I have a good friend who’s a pediatric orthopedic surgeon at Stanford (California), who is working on a project to predict the scoliosis (particularly to help primary care doctors identify kids who will likely need future treatment). My friend doesn’t have ML expertise, although he’s now tried to work with a few different groups. He suspects the current group he’s working with is using outdated techniques, and it struck me that maybe someone here in the fast.ai group would find this an interesting project to work on? They are looking to publish a paper if the results are strong (and more importantly will ideally want to turn this into a tool that primary care doctors can use).
A bit more about the project itself:
They are hoping to do this from 3D scans (from phone cameras) of the kids standing and bending over. My friend says he’d be able to identify kids easily from seeing these scans, someone who focuses even more could do it with only the scans of the kids standing, whereas primary care doctors (who don’t specialize in this at all) sometimes miss it entirely even from in person visits.

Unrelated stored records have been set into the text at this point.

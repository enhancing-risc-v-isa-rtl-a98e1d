// tb_posit_encoder: checks the posit<32,es> encoder for es = 2 and es = 3.
// Random unpacked values (40-bit significands, so the last bits exercise
// guard and sticky rounding) over the whole dynamic range and beyond are
// compared with a reference that rounds the regime/exponent/fraction bit
// string to nearest even; also zero, NaN, infinity and saturation to
// maxpos / minpos.
//
// Reference values come from tb_ref_pkg, written independently of the RTL;
// stimulus and checks are this testbench's own.
module tb_posit_encoder;
  import xposit_pkg::*;
  import tb_ref_pkg::*;

  localparam int N = 32;

  unp_t         u;
  logic [1:0]   es;
  logic [N-1:0] p;
  int checks = 0, failures = 0;

  posit_encoder #(.N(N), .ES_MIN(2), .ES_MAX(3)) dut (.u(u), .es(es), .p(p));

  initial begin
    #1000000;
    failures++;
    $display("TB_RESULT checks=%0d failures=%0d", checks, failures);
    $finish;
  end

  task automatic check_val(input logic s, input int sc, input logic [MW-1:0] m, input int e);
    real          v;
    logic [N-1:0] exp_p;
    u = '0; u.sign = s; u.scale = SW'(sc); u.mant = m; es = 2'(e);
    v = (s ? -1.0 : 1.0) * real'(m) / pow2(MW - 1) * pow2(sc);
    exp_p = N'(real_to_posit(v, N, e));
    #1;
    checks++;
    if (p !== exp_p) begin
      failures++;
      $display("FAIL s=%0d sc=%0d m=%h es=%0d got=%h exp=%h", s, sc, m, e, p, exp_p);
    end
  endtask

  initial begin
    for (int e = 2; e <= 3; e++) begin
      int maxsc;
      maxsc = (N - 2) * (1 << e);
      // specials
      u = '0; u.zero = 1'b1; es = 2'(e); #1; checks++;
      if (p !== '0) begin failures++; $display("FAIL zero"); end
      u = '0; u.nan = 1'b1; #1; checks++;
      if (p !== 32'h8000_0000) begin failures++; $display("FAIL nan"); end
      u = '0; u.inf = 1'b1; #1; checks++;
      if (p !== 32'h8000_0000) begin failures++; $display("FAIL inf"); end
      check_val(1'b0, 0, {1'b1, 39'd0}, e);           // 1.0
      check_val(1'b1, 0, {1'b1, 39'd0}, e);           // -1.0
      check_val(1'b0, maxsc + 5, {1'b1, 39'd0}, e);   // beyond maxpos
      check_val(1'b0, -maxsc - 7, {1'b1, 39'd0}, e);  // below minpos
      check_val(1'b1, -maxsc - 7, {1'b1, 39'd0}, e);
      // a tie: 1 + 2^-28 exactly halfway for es = 2 near 1.0
      check_val(1'b0, 0, {1'b1, 39'd0} | (40'd1 << (MW - 1 - 28 + (e - 2))), e);
      check_val(1'b0, 0, {1'b1, 39'd0} | (40'd3 << (MW - 1 - 28 + (e - 2))), e);
      for (int i = 0; i < 4000; i++) begin
        int sc;
        sc = int'($urandom_range(2 * maxsc + 8)) - maxsc - 4;
        if (i < 2000) sc = int'($urandom_range(40)) - 20;
        check_val(1'($urandom), sc, {1'b1, 39'({$urandom, $urandom})}, e);
      end
    end
    $display("TB_RESULT checks=%0d failures=%0d", checks, failures);
    $finish;
  end
endmodule
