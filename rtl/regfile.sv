// regfile: a 32 x 32-bit register bank with two asynchronous read ports, a
// third read port for debug observation and one synchronous write port.
// The core holds three of them: the integer bank (x0 hardwired to zero,
// ZERO_R0 = 1), the float bank F0-F31 and the posit bank P0-P31 (all
// registers writable). Registers are cleared by reset.
//
// Following the original description: 32 registers of 32 bits per bank,
// one bank per number type. This design's own choices: asynchronous read,
// the third (observation) read port, reset to zero and x0 hardwired to zero
// only in the integer bank (as in RISC-V).
module regfile #(
  parameter int unsigned DEPTH   = 32,
  parameter int unsigned WIDTH   = 32,
  parameter bit          ZERO_R0 = 1'b1
) (
  input  logic                     clk,
  input  logic                     rst_n,
  input  logic [$clog2(DEPTH)-1:0] ra1,
  output logic [WIDTH-1:0]         rd1,
  input  logic [$clog2(DEPTH)-1:0] ra2,
  output logic [WIDTH-1:0]         rd2,
  input  logic [$clog2(DEPTH)-1:0] ra3,
  output logic [WIDTH-1:0]         rd3,
  input  logic                     we,
  input  logic [$clog2(DEPTH)-1:0] wa,
  input  logic [WIDTH-1:0]         wd
);

  logic [WIDTH-1:0] regs [DEPTH];

  always_ff @(posedge clk or negedge rst_n) begin
    if (!rst_n) begin
      for (int i = 0; i < DEPTH; i++) regs[i] <= '0;
    end else if (we && !(ZERO_R0 && wa == '0)) begin
      regs[wa] <= wd;
    end
  end

  assign rd1 = regs[ra1];
  assign rd2 = regs[ra2];
  assign rd3 = regs[ra3];

endmodule
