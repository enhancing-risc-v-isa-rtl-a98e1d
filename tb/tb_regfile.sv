// tb_regfile: writes random values to random registers of a bank with x0
// hardwired to zero and of a bank without, and compares all three read
// ports with a shadow array after every write; also checks reset clears.
//
// Reference values come from tb_ref_pkg, written independently of the RTL;
// stimulus and checks are this testbench's own.
module tb_regfile;
  logic        clk = 1'b0, rst_n = 1'b0;
  logic [4:0]  ra1, ra2, ra3, wa;
  logic [31:0] rd1z, rd2z, rd3z, rd1, rd2, rd3, wd;
  logic        we;
  logic [31:0] shz [32];
  logic [31:0] sh  [32];
  int checks = 0, failures = 0;

  regfile #(.ZERO_R0(1'b1)) dut_z (.clk, .rst_n, .ra1, .rd1(rd1z), .ra2, .rd2(rd2z),
                                   .ra3, .rd3(rd3z), .we, .wa, .wd);
  regfile #(.ZERO_R0(1'b0)) dut_n (.clk, .rst_n, .ra1, .rd1(rd1), .ra2, .rd2(rd2),
                                   .ra3, .rd3(rd3), .we, .wa, .wd);

  always #5 clk = ~clk;

  initial begin
    #1000000;
    failures++;
    $display("TB_RESULT checks=%0d failures=%0d", checks, failures);
    $finish;
  end

  initial begin
    we = 1'b0; wa = '0; wd = '0; ra1 = '0; ra2 = '0; ra3 = '0;
    for (int i = 0; i < 32; i++) begin shz[i] = '0; sh[i] = '0; end
    repeat (2) @(negedge clk);
    rst_n = 1'b1;
    for (int i = 0; i < 32; i++) begin
      ra1 = 5'(i); #1; checks++;
      if (rd1z !== 0 || rd1 !== 0) begin failures++; $display("FAIL reset r%0d", i); end
    end
    for (int i = 0; i < 2000; i++) begin
      @(negedge clk);
      we = 1'b1; wa = 5'($urandom); wd = $urandom;
      if (i % 20 == 0) wa = 5'd0;
      @(negedge clk);
      we = 1'b0;
      sh[wa] = wd;
      if (wa != 0) shz[wa] = wd;
      ra1 = wa; ra2 = 5'($urandom); ra3 = 5'($urandom);
      #1;
      checks++;
      if (rd1 !== sh[ra1] || rd2 !== sh[ra2] || rd3 !== sh[ra3] ||
          rd1z !== shz[ra1] || rd2z !== shz[ra2] || rd3z !== shz[ra3]) begin
        failures++;
        $display("FAIL read after write to r%0d", wa);
      end
    end
    $display("TB_RESULT checks=%0d failures=%0d", checks, failures);
    $finish;
  end
endmodule
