# One master, two slaves: a three-PicoBlaze address/data broadcast

Three KCPSM3 (PicoBlaze) soft processors share one byte-wide link. The
master owns a data byte, `0Ch`, and delivers it to two slaves in turn. It
sends an address byte and then the data byte. Both bytes go to both slaves at
once. Each slave decides in software whether the address is its own: `01h`
for slave 1, `02h` for slave 2. The slave that recognises its address copies
the data to its output (`out1` or `out2`). It then acknowledges by writing to
a port whose *number* is the acknowledgement code: `80h` for slave 1, `40h`
for slave 2. A multiplexer returns that code to the master, which then turns
to the other slave. Seen from outside, `0Ch` appears on `out1` and `out2` one
at a time, for ever.

The hardware is small: three program ROMs and a few registers of glue. Most
of the behaviour lives in the three programs and in how their timing fits
together. This RTL holds everything except the processor cores themselves.
The cores are the FPGA vendor's KCPSM3 macro, and `top_module` brings out
their connections as ports. For simulation, `tb/kcpsm3.sv` is a behavioural
model of the core.

## Block structure

```
             master core (KCPSM3)                 slave cores (KCPSM3)
   address ──► master_rom ──► instruction     address ──► slaveN_rom ──► instruction
   out_port, write_strobe ──► data_router ──► in_port_slave1, in_port_slave2 (broadcast)
   slaveN out_port, write_strobe ──► data_router ──► out1 / out2
   slaveN port_id, write_strobe ──► ack_mux ──► in_port_master
   master port_id[0] ────────────► ack_mux (select)
```

| module        | what it is |
|---------------|------------|
| `kcpsm3_pkg`  | Bus widths, the `pb_core_out_t` struct (what a core drives), the KCPSM3 opcode and condition enums, and instruction-building functions |
| `master_rom`  | Master program, 23 words used of 1024 x 18 bits, synchronous read |
| `slave1_rom`, `slave2_rom` | Slave programs, 9 words each, synchronous read |
| `data_router` | Master output to both slave inputs; slave outputs to `out1`/`out2` |
| `ack_mux`     | Captures each slave's acknowledgement and multiplexes one back to the master |
| `top_module`  | Wires the above together; core signals are ports |

## The handshake, step by step

This is the part that needs care. Nothing in hardware decodes addresses,
arbitrates or handshakes. Every interaction is a registered write, and
instruction delays keep the programs in step.

**Master program** (`master_rom`). Register `sA` holds the address and `sB`
holds the value:

```
        LOAD   sB, 0C
slave1: LOAD   sA, 01
        OUTPUT sA, 00        ; address 01h -> both slaves
        LOAD   sB, 0C        ; two LOADs = delay
        LOAD   sB, 0C
        OUTPUT sB, 00        ; data 0Ch -> both slaves
        LOAD   sB, 0C        ; delay
        LOAD   sB, 0C
ack1:   INPUT  s0, 00        ; port 00h: bit 0 = 0 selects slave 1's code
        TEST   s0, 7F        ; zero only for 80h (or 00h)
        JUMP   Z, slave2
        JUMP   ack1
slave2: (the same with address 02h, ports 01h, INPUT s1,01 / TEST s1,BF)
        JUMP   Z, slave1
```

**Slave program** (slave 1 shown; slave 2 uses `s0`/`s1`, port `BF`,
mask `02`, acknowledgement port `40`):

```
         LOAD   sA, 05 (three times: start-up delay)
address: INPUT  s1, 7F       ; read the broadcast byte
         TEST   s1, 01       ; is it my address?
         JUMP   Z, address
         INPUT  s2, 7F       ; read again: by now it is the data
         OUTPUT s2, 80       ; data to out1; port_id 80h is the acknowledgement
         JUMP   address
```

Points that are easy to miss:

* **Addressing is by bit test, not by comparison.** Slave 1 accepts any byte
  with bit 0 set and slave 2 any byte with bit 1 set. The data byte `0Ch` has
  neither bit set, so no slave mistakes it for an address. A data value with
  bit 0 or bit 1 set would break the scheme.
* **The data read relies on timing.** After a slave sees its address, two
  instructions (four clocks) pass before it reads again. The master's two
  delay `LOAD`s make sure the data byte has replaced the address by then.
  All three cores leave reset together, so their relative phase is fixed;
  `tb_top_module` checks that at this phase each slave writes `0Ch`, never
  `01h` or `02h`. Other phases, such as cores released from reset at
  different times, have not been checked.
* **The acknowledgement is a port number.** `OUTPUT s2, 80` puts `80h` on the
  slave's `port_id` together with its write strobe, and `ack_mux` captures
  `port_id`, not the data.
* **Acknowledgements stay captured.** `mult_a`/`mult_b` only change when their
  slave writes again, so after a slave's first acknowledgement the master's
  later polls for that slave pass at once. From the second round on, the
  delay instructions alone keep the master and slaves in step. In simulation
  the master waits only for slave 2's first acknowledgement after each
  reset.
* **The multiplexer select is registered.** `in_port_master` is a register
  loaded every clock from `mult_a` or `mult_b`, chosen by bit 0 of the
  master's `port_id`. On a KCPSM3, `port_id` is valid for both clocks of an
  `INPUT` and the data is sampled at the end of the second, so the one-clock
  delay through this register is hidden.

## Glue registers and timing

All glue logic is on `clk`, with a synchronous, active-high `reset`.

* `data_router`: on a master write strobe, `out_port_master` goes into both
  `in_port_slave1` and `in_port_slave2`, whatever the port number. On a
  slave 1 write, `out1 <= out_port_slave1` and `out2 <= 0`. On a slave 2
  write, `out2 <= out_port_slave2` and `out1 <= 0`. If both slaves write in
  the same clock, slave 2 wins. Latency is one clock from the strobe.
* `ack_mux`: `mult_a <= port_id_slave1` on a slave 1 write and `mult_b <=
  port_id_slave2` on a slave 2 write. Every clock, `in_port_master <=
  port_id_master[0] ? mult_b : mult_a`. A slave's acknowledgement reaches
  the master's input two clocks after its write strobe.
* Program ROMs: `instruction` is registered from `address` (one clock), as
  the KCPSM3 expects of its block-RAM program store.

## Where this RTL makes its own choices

* **Reset of the glue.** The outputs start at zero, as the system calls for.
  The slave input registers reset to `00h`. `mult_a`, `mult_b` and
  `in_port_master` reset to `ack_mux`'s `NO_ACK` parameter, `FFh` by default.
  `FFh` fails both acknowledgement tests, so after reset the master waits
  for a real acknowledgement. A reset to `00h` would let the master's first
  poll pass with no acknowledgement at all.
* **Instruction encoding.** The programs are written as assembly, and the ROMs
  hold the standard KCPSM3 encodings: opcode in bits 17:12, `sX` in 11:8, the
  constant or port in 7:0. Unconditional `JUMP` is `34aaa` and `JUMP Z` is
  `35aaa`. Unused words are `00000h`.
* **Core interface.** The cores' `interrupt` inputs are tied low and their
  `interrupt_ack` outputs are unused, so neither is a port of `top_module`.
  The glue does not use `read_strobe`, but it is in the bus struct for
  completeness.

## The behavioural core model (`tb/kcpsm3.sv`)

This model is for simulation only and is not a replacement for the vendor
core. It has 16 registers, Z and C flags, and a small call stack. It runs
`LOAD`, `AND`, `OR`, `XOR`, `TEST`, `COMPARE`, `ADD`, `SUB`, `INPUT`,
`OUTPUT`, `JUMP`, `CALL` and `RETURN`. There are no interrupts, scratch-pad,
shifts or carry-chained arithmetic.

Each instruction takes two clocks, and its word is present for both. During
the second clock, `address` already shows the next PC so that the ROM
prefetches, and the strobes are high. `port_id` and `out_port` are driven
continuously from the current instruction, as on the real core. Exact cycle
alignment against the real macro has not been verified. The end-to-end
results therefore show that the system works with a core of this timing.

## Simulating

Each testbench is self-checking. It prints
`TB_RESULT checks=N failures=M` and stops on a watchdog if something hangs.
With plain Verilator:

```
verilator --binary --timing --assert -Wno-fatal -Irtl -Itb -y rtl -y tb +libext+.sv \
    rtl/kcpsm3_pkg.sv tb/tb_top_module.sv --top-module tb_top_module
./obj_dir/Vtb_top_module
```

Replace `tb_top_module` with any other testbench's name to run that one.
`-Wno-fatal` is needed because the core model keeps the real core's port
name `interrupt`, which Verilator warns about as a C++ keyword.

| testbench | what it checks |
|-----------|----------------|
| `tb_top_module` | Three core models running the real programs for six complete rounds at the top's default configuration (about 290 clocks). It keeps a cycle-by-cycle shadow of every glue register and checks the transaction order (master writes `01,0C,02,0C`; slave writes alternate with `0Ch` and acks `80h`/`40h`). It requires each mechanism at least once: a slave skipping a foreign byte, a slave accepting its address, the master waiting for an acknowledgement, each acknowledgement returned through the multiplexer, and each output written. Half-way it resets the system and checks that everything restarts, the master waiting again for a first acknowledgement. |
| `tb_master_rom`, `tb_slave1_rom`, `tb_slave2_rom` | Every word against a hand-assembled copy, plus the zero fill and the one-clock read latency |
| `tb_data_router` | Random strobes and data against a reference, including both slaves writing together, and reset |
| `tb_ack_mux` | Reset value, two-clock ack latency, one-clock select latency, holding, and random traffic |

To change the programs, edit the `case` tables in the ROM modules. The
`enc_*` functions in `kcpsm3_pkg` build the instruction words. To change the
acknowledgement codes, change the slave's `ACK_PORT` together with the
master's `TEST` masks (`7F` = `~80h`, `BF` = `~40h`).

Currently they have a small amount of data (on the order of 200 scans paired with x-rays for kids who are affected. He thinks it should be easy to get a somewhat larger set of kids who would test negative, though obviously this has to be done with care around IRB and data privacy rules).
I work at UTRGV School of Medicine (UTHealth RGV) and also have an appointment as an adjunct faculty member in the Department of Computer Science. My job at UTRGV is creating the data and AI platform to empower doctors and researchers to do this type of work in a way that is compliant with legislation and data protection standards. This project seems exciting! I’d love to connect with your friend to discuss this project further. My goal with fast.ai is 1) to contribute to these types of efforts personally and 2) to do and understand the former really really well so that I can empower others with the technologies, platforms, and approaches such that I help proliferate AI in medicine at my institution and others. I will send you a DM with my contact information.

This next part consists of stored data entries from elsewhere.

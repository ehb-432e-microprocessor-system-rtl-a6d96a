// kcpsm3_pkg: shared types and instruction encoding for the three-processor
// PicoBlaze (KCPSM3) system.
//
// The system couples one master and two slave KCPSM3 cores. Each core fetches
// 18-bit instructions from a 1024-word program ROM over a 10-bit address and
// talks to the outside through an 8-bit port_id, an 8-bit out_port, an 8-bit
// in_port and the write/read strobes. This package holds:
//   * the widths of those buses and a packed struct that bundles what a core
//     drives towards the system (pb_core_out_t),
//   * the KCPSM3 opcode values and jump conditions as enums,
//   * small functions that build instruction words, so the program ROMs read
//     like the assembly source they hold.
// The programs themselves follow the project's assembly listings. The binary
// encoding is the published KCPSM3 one (6-bit opcode in [17:12], sX in
// [11:8], constant/port in [7:0], sY in [7:4], jump address in [9:0],
// condition in [11:10] with bit 12 marking a conditional jump); the project
// text only gives the mnemonics.
package kcpsm3_pkg;

  localparam int unsigned INSTR_W = 18;   // instruction word width
  localparam int unsigned ADDR_W  = 10;   // program address width
  localparam int unsigned DATA_W  = 8;    // port and register width

  typedef logic [INSTR_W-1:0] instr_t;
  typedef logic [ADDR_W-1:0]  pc_t;
  typedef logic [DATA_W-1:0]  byte_t;
  typedef logic [3:0]         reg_sel_t;  // s0 .. sF

  // Signals a core drives towards the rest of the system.
  typedef struct packed {
    pc_t   address;
    byte_t port_id;
    byte_t out_port;
    logic  write_strobe;
    logic  read_strobe;
  } pb_core_out_t;

  // KCPSM3 opcodes (instruction bits [17:12]).
  typedef enum logic [5:0] {
    OP_LOAD_K    = 6'h00, OP_LOAD_R    = 6'h01,
    OP_INPUT_P   = 6'h04, OP_INPUT_R   = 6'h05,
    OP_AND_K     = 6'h0A, OP_AND_R     = 6'h0B,
    OP_OR_K      = 6'h0C, OP_OR_R      = 6'h0D,
    OP_XOR_K     = 6'h0E, OP_XOR_R     = 6'h0F,
    OP_TEST_K    = 6'h12, OP_TEST_R    = 6'h13,
    OP_COMPARE_K = 6'h14, OP_COMPARE_R = 6'h15,
    OP_ADD_K     = 6'h18, OP_ADD_R     = 6'h19,
    OP_SUB_K     = 6'h1C, OP_SUB_R     = 6'h1D,
    OP_RETURN    = 6'h2A, OP_RETURN_C  = 6'h2B,
    OP_OUTPUT_P  = 6'h2C, OP_OUTPUT_R  = 6'h2D,
    OP_CALL      = 6'h30, OP_CALL_C    = 6'h31,
    OP_JUMP      = 6'h34, OP_JUMP_C    = 6'h35
  } opcode_e;

  // Jump/call/return condition (bits [11:10] of a conditional instruction).
  typedef enum logic [1:0] {
    COND_Z  = 2'b00,
    COND_NZ = 2'b01,
    COND_C  = 2'b10,
    COND_NC = 2'b11
  } cond_e;

  // Instruction builders: operation sX, kk / port pp.
  function automatic instr_t enc_k(opcode_e op, reg_sel_t sx, byte_t kk);
    return {op, sx, kk};
  endfunction

  function automatic instr_t enc_load(reg_sel_t sx, byte_t kk);
    return enc_k(OP_LOAD_K, sx, kk);
  endfunction

  function automatic instr_t enc_input(reg_sel_t sx, byte_t pp);
    return enc_k(OP_INPUT_P, sx, pp);
  endfunction

  function automatic instr_t enc_output(reg_sel_t sx, byte_t pp);
    return enc_k(OP_OUTPUT_P, sx, pp);
  endfunction

  function automatic instr_t enc_test(reg_sel_t sx, byte_t kk);
    return enc_k(OP_TEST_K, sx, kk);
  endfunction

  function automatic instr_t enc_jump(pc_t target);
    return {OP_JUMP, 2'b00, target};
  endfunction

  function automatic instr_t enc_jump_if(cond_e cond, pc_t target);
    return {OP_JUMP_C, cond, target};
  endfunction

endpackage
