// ack_mux: acknowledgement path from the two slaves back to the master.
//
// A slave acknowledges by writing to a port whose number is its
// acknowledgement code (80h for slave 1, 40h for slave 2). On a slave's
// write strobe its port_id is registered (mult_a for slave 1, mult_b for
// slave 2). A two-way multiplexer, selected by bit 0 of the master's
// port_id, then registers mult_a (bit 0 = 0, master reads port 00h) or
// mult_b (bit 0 = 1, master reads port 01h) into the master's in_port every
// clock. A captured code stays until the same slave writes again.
//
// Timing: in_port_master follows a slave write after two clock edges (one
// into mult_a/mult_b, one through the multiplexer register) and a change of
// port_id_master[0] after one. reset is synchronous and active high. The
// project leaves these registers uninitialised, and its simulation shows the
// master's input undefined until the first acknowledgement; this design
// resets them to NO_ACK (FFh by default), a value that fails both slaves'
// acknowledgement tests, so the master waits for a real acknowledgement.
module ack_mux
  import kcpsm3_pkg::*;
#(
  parameter byte_t NO_ACK = 8'hFF
) (
  input  logic  clk,
  input  logic  reset,
  input  logic  write_strobe_slave1,
  input  byte_t port_id_slave1,
  input  logic  write_strobe_slave2,
  input  byte_t port_id_slave2,
  input  logic  port_id_master_lsb,   // select: 0 -> slave 1, 1 -> slave 2
  output byte_t in_port_master
);

  byte_t mult_a, mult_b;

  always_ff @(posedge clk) begin
    if (reset) begin
      mult_a <= NO_ACK;
      mult_b <= NO_ACK;
    end else begin
      if (write_strobe_slave1) mult_a <= port_id_slave1;
      if (write_strobe_slave2) mult_b <= port_id_slave2;
    end
  end

  always_ff @(posedge clk) begin
    if (reset) in_port_master <= NO_ACK;
    else       in_port_master <= port_id_master_lsb ? mult_b : mult_a;
  end

endmodule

This sounds like a very doable project. I am definitely interested in hearing more.
Is the goal to predict whether there is scoliosis or not, or is it to layer visual aids to assist doctors in identifying scoliosis.
I suspect that simply predicting whether scoliosis exists or not should be very easy to do once the dataset is created. 200 x-rays might be enough - I would probably try pre-training on other publicly available x-ray datasets then fine-tuning to this scoliosis dataset to minimize the amount of data needed since there isn’t a ton of data. That said, people are often hesitant to use a tool that gives them an answer (ie positive/negative) if they can’t see it/explain ithe result (with good reason in a medical context). There’s also a matter of if a diagnosis by this model is acceptable evidence for billing based on the CPT code requirements of the insurance company. I suspect for it to be of widespread use it have to be “health insurance friendly”.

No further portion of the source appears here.